**What this task involves**
Keeping every word and mark, copy all of the data.

[Stored items]
⁂

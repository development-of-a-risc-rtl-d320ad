// tb_cache: random reads and writes through the 2-way data cache
// configuration against a shadow memory; checks every read value, that a
// repeated read of a present line takes no bus transfer (hit in the same
// cycle), that a miss costs one line of bus reads, that writes reach memory
// (write-through), that uncached reads always go to the bus, LRU keeping
// two lines of one set, and invalidation. A direct-mapped instance
// (instruction cache configuration) is checked for conflict misses.
module tb_cache;
  import rv32x_pkg::*;
  int checks = 0, failures = 0;
  logic clk = 0, rst_n = 0;
  always #5 clk = ~clk;

  logic req = 0, we = 0, unc = 0, inval = 0, done; logic [31:0] addr, wdata, rdata; logic [3:0] wstrb;
  bus_req_t breq; bus_rsp_t brsp;
  cache #(.SIZE_BYTES(4096), .WAYS(2), .LINE_BYTES(16)) dut (
    .clk, .rst_n, .c_req(req), .c_we(we), .c_uncached(unc), .c_addr(addr), .c_wdata(wdata),
    .c_wstrb(wstrb), .c_done(done), .c_rdata(rdata), .inval, .bus_req(breq), .bus_rsp(brsp));
  mem_model #(.WORDS(65536), .LATENCY(2)) mem (.clk, .req(breq), .rsp(brsp));

  logic req1 = 0, done1; logic [31:0] addr1, rdata1;
  bus_req_t breq1; bus_rsp_t brsp1;
  cache #(.SIZE_BYTES(4096), .WAYS(1), .LINE_BYTES(16)) dut1 (
    .clk, .rst_n, .c_req(req1), .c_we(1'b0), .c_uncached(1'b0), .c_addr(addr1), .c_wdata('0),
    .c_wstrb('0), .c_done(done1), .c_rdata(rdata1), .inval(1'b0), .bus_req(breq1), .bus_rsp(brsp1));
  mem_model #(.WORDS(65536), .LATENCY(2)) mem1 (.clk, .req(breq1), .rsp(brsp1));

  logic [31:0] shadow [16384];
  int xfers, xfers1;
  always @(posedge clk) begin
    if (breq.valid && brsp.ack) xfers++;
    if (breq1.valid && brsp1.ack) xfers1++;
  end

  task automatic access(logic w, logic u, logic [31:0] a, logic [31:0] d, logic [3:0] s, output logic [31:0] r);
    @(negedge clk); req = 1; we = w; unc = u; addr = a; wdata = d; wstrb = s;
    #1; while (!done) begin @(posedge clk); #1; end
    r = rdata;
    @(posedge clk); #1 req = 0;
  endtask
  task automatic rd(logic [31:0] a, logic u = 0);
    logic [31:0] r;
    access(0, u, a, 0, 0, r);
    checks++;
    if (r !== shadow[a[15:2]]) begin failures++; $display("FAIL read %h: %h exp %h", a, r, shadow[a[15:2]]); end
  endtask
  task automatic wrt(logic [31:0] a, logic [31:0] d, logic [3:0] s);
    logic [31:0] r;
    access(1, 0, a, d, s, r);
    for (int b = 0; b < 4; b++) if (s[b]) shadow[a[15:2]][8*b +: 8] = d[8*b +: 8];
  endtask

  initial begin
    repeat (200000) @(posedge clk);
    failures++; $display("TB_RESULT checks=%0d failures=%0d", checks, failures); $finish;
  end

  initial begin
    for (int i = 0; i < 16384; i++) begin
      shadow[i] = $urandom; mem.mem[i] = shadow[i]; mem1.mem[i] = shadow[i];
    end
    #12 rst_n = 1;
    // miss costs a line, then hit costs nothing
    xfers = 0; rd(32'h8000_0100); checks++; if (xfers != 4) begin failures++; $display("FAIL miss xfers %0d", xfers); end
    xfers = 0; rd(32'h8000_0104); rd(32'h8000_010c); checks++; if (xfers != 0) begin failures++; $display("FAIL hit xfers %0d", xfers); end
    // write-through: one transfer, memory updated, cached copy updated
    xfers = 0; wrt(32'h8000_0104, 32'hdeadbeef, 4'b0110);
    checks++; if (xfers != 1 || mem.mem[32'h104 >> 2] !== shadow[32'h104 >> 2]) begin failures++; $display("FAIL write-through"); end
    xfers = 0; rd(32'h8000_0104); checks++; if (xfers != 0) failures++;
    // two lines in one set stay (2-way), a third evicts the least recently used
    rd(32'h8000_0900); rd(32'h8000_0100);        // set of 0x100 now holds 0x100 and 0x900
    xfers = 0; rd(32'h8000_0900); rd(32'h8000_0100); checks++; if (xfers != 0) begin failures++; $display("FAIL 2-way"); end
    rd(32'h8000_1100);                           // evicts 0x900 (LRU)
    xfers = 0; rd(32'h8000_0100); checks++; if (xfers != 0) begin failures++; $display("FAIL LRU kept"); end
    xfers = 0; rd(32'h8000_0900); checks++; if (xfers != 4) begin failures++; $display("FAIL LRU evict"); end
    // uncached read goes to the bus each time
    xfers = 0; rd(32'h8000_0100, 1); rd(32'h8000_0100, 1); checks++; if (xfers != 2) failures++;
    // invalidate
    @(negedge clk); inval = 1; @(negedge clk); inval = 0;
    xfers = 0; rd(32'h8000_0100); checks++; if (xfers != 4) begin failures++; $display("FAIL inval"); end
    // random traffic
    for (int i = 0; i < 3000; i++) begin
      logic [31:0] a;
      a = 32'h8000_0000 | ($urandom_range(0, 2047) << 2);
      if ($urandom % 3 == 0) wrt(a, $urandom, 4'($urandom));
      else rd(a);
    end
    // direct-mapped instance: two addresses 4 KiB apart conflict
    begin
      logic [31:0] seq [4] = '{32'h8000_0040, 32'h8000_1040, 32'h8000_0040, 32'h8000_0044};
      int exp_x [4] = '{4, 4, 4, 0};
      for (int k = 0; k < 4; k++) begin
        @(negedge clk); req1 = 1; addr1 = seq[k]; xfers1 = 0;
        #1; while (!done1) begin @(posedge clk); #1; end
        checks++;
        if (rdata1 !== mem1.mem[seq[k][15:2]] || xfers1 != exp_x[k]) begin
          failures++; $display("FAIL dm %h xfers %0d", seq[k], xfers1);
        end
        @(posedge clk); #1 req1 = 0;
      end
    end
    $display("TB_RESULT checks=%0d failures=%0d", checks, failures);
    $finish;
  end
endmodule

⁂

**Result of the task**
repository development-of-a-risc-rtl-d320ad
// tb_cache: random reads and writes through the 2-way data cache
// configuration against a shadow memory; checks every read value, that a
// repeated read of a present line takes no bus transfer (hit in the same
// cycle), that a miss costs one line of bus reads, that writes reach memory
// (write-through), that uncached reads always go to the bus, LRU keeping
// two lines of one set, and invalidation. A direct-mapped instance
// (instruction cache configuration) is checked for conflict misses.
module tb_cache;
  import rv32x_pkg::*;
  int checks = 0, failures = 0;
  logic clk = 0, rst_n = 0;
  always #5 clk = ~clk;

  logic req = 0, we = 0, unc = 0, inval = 0, done; logic [31:0] addr, wdata, rdata; logic [3:0] wstrb;
  bus_req_t breq; bus_rsp_t brsp;
  cache #(.SIZE_BYTES(4096), .WAYS(2), .LINE_BYTES(16)) dut (
    .clk, .rst_n, .c_req(req), .c_we(we), .c_uncached(unc), .c_addr(addr), .c_wdata(wdata),
    .c_wstrb(wstrb), .c_done(done), .c_rdata(rdata), .inval, .bus_req(breq), .bus_rsp(brsp));
  mem_model #(.WORDS(65536), .LATENCY(2)) mem (.clk, .req(breq), .rsp(brsp));

  logic req1 = 0, done1; logic [31:0] addr1, rdata1;
  bus_req_t breq1; bus_rsp_t brsp1;
  cache #(.SIZE_BYTES(4096), .WAYS(1), .LINE_BYTES(16)) dut1 (
    .clk, .rst_n, .c_req(req1), .c_we(1'b0), .c_uncached(1'b0), .c_addr(addr1), .c_wdata('0),
    .c_wstrb('0), .c_done(done1), .c_rdata(rdata1), .inval(1'b0), .bus_req(breq1), .bus_rsp(brsp1));
  mem_model #(.WORDS(65536), .LATENCY(2)) mem1 (.clk, .req(breq1), .rsp(brsp1));

  logic [31:0] shadow [16384];
  int xfers, xfers1;
  always @(posedge clk) begin
    if (breq.valid && brsp.ack) xfers++;
    if (breq1.valid && brsp1.ack) xfers1++;
  end

  task automatic access(logic w, logic u, logic [31:0] a, logic [31:0] d, logic [3:0] s, output logic [31:0] r);
    @(negedge clk); req = 1; we = w; unc = u; addr = a; wdata = d; wstrb = s;
    #1; while (!done) begin @(posedge clk); #1; end
    r = rdata;
    @(posedge clk); #1 req = 0;
  endtask
  task automatic rd(logic [31:0] a, logic u = 0);
    logic [31:0] r;
    access(0, u, a, 0, 0, r);
    checks++;
    if (r !== shadow[a[15:2]]) begin failures++; $display("FAIL read %h: %h exp %h", a, r, shadow[a[15:2]]); end
  endtask
  task automatic wrt(logic [31:0] a, logic [31:0] d, logic [3:0] s);
    logic [31:0] r;
    access(1, 0, a, d, s, r);
    for (int b = 0; b < 4; b++) if (s[b]) shadow[a[15:2]][8*b +: 8] = d[8*b +: 8];
  endtask

  initial begin
    repeat (200000) @(posedge clk);
    failures++; $display("TB_RESULT checks=%0d failures=%0d", checks, failures); $finish;
  end

  initial begin
    for (int i = 0; i < 16384; i++) begin
      shadow[i] = $urandom; mem.mem[i] = shadow[i]; mem1.mem[i] = shadow[i];
    end
    #12 rst_n = 1;
    // miss costs a line, then hit costs nothing
    xfers = 0; rd(32'h8000_0100); checks++; if (xfers != 4) begin failures++; $display("FAIL miss xfers %0d", xfers); end
    xfers = 0; rd(32'h8000_0104); rd(32'h8000_010c); checks++; if (xfers != 0) begin failures++; $display("FAIL hit xfers %0d", xfers); end
    // write-through: one transfer, memory updated, cached copy updated
    xfers = 0; wrt(32'h8000_0104, 32'hdeadbeef, 4'b0110);
    checks++; if (xfers != 1 || mem.mem[32'h104 >> 2] !== shadow[32'h104 >> 2]) begin failures++; $display("FAIL write-through"); end
    xfers = 0; rd(32'h8000_0104); checks++; if (xfers != 0) failures++;
    // two lines in one set stay (2-way), a third evicts the least recently used
    rd(32'h8000_0900); rd(32'h8000_0100);        // set of 0x100 now holds 0x100 and 0x900
    xfers = 0; rd(32'h8000_0900); rd(32'h8000_0100); checks++; if (xfers != 0) begin failures++; $display("FAIL 2-way"); end
    rd(32'h8000_1100);                           // evicts 0x900 (LRU)
    xfers = 0; rd(32'h8000_0100); checks++; if (xfers != 0) begin failures++; $display("FAIL LRU kept"); end
    xfers = 0; rd(32'h8000_0900); checks++; if (xfers != 4) begin failures++; $display("FAIL LRU evict"); end
    // uncached read goes to the bus each time
    xfers = 0; rd(32'h8000_0100, 1); rd(32'h8000_0100, 1); checks++; if (xfers != 2) failures++;
    // invalidate
    @(negedge clk); inval = 1; @(negedge clk); inval = 0;
    xfers = 0; rd(32'h8000_0100); checks++; if (xfers != 4) begin failures++; $display("FAIL inval"); end
    // random traffic
    for (int i = 0; i < 3000; i++) begin
      logic [31:0] a;
      a = 32'h8000_0000 | ($urandom_range(0, 2047) << 2);
      if ($urandom % 3 == 0) wrt(a, $urandom, 4'($urandom));
      else rd(a);
    end
    // direct-mapped instance: two addresses 4 KiB apart conflict
    begin
      logic [31:0] seq [4] = '{32'h8000_0040, 32'h8000_1040, 32'h8000_0040, 32'h8000_0044};
      int exp_x [4] = '{4, 4, 4, 0};
      for (int k = 0; k < 4; k++) begin
        @(negedge clk); req1 = 1; addr1 = seq[k]; xfers1 = 0;
        #1; while (!done1) begin @(posedge clk); #1; end
        checks++;
        if (rdata1 !== mem1.mem[seq[k][15:2]] || xfers1 != exp_x[k]) begin
          failures++; $display("FAIL dm %h xfers %0d", seq[k], xfers1);
        end
        @(posedge clk); #1 req1 = 0;
      end
    end
    $display("TB_RESULT checks=%0d failures=%0d", checks, failures);
    $finish;
  end
endmodule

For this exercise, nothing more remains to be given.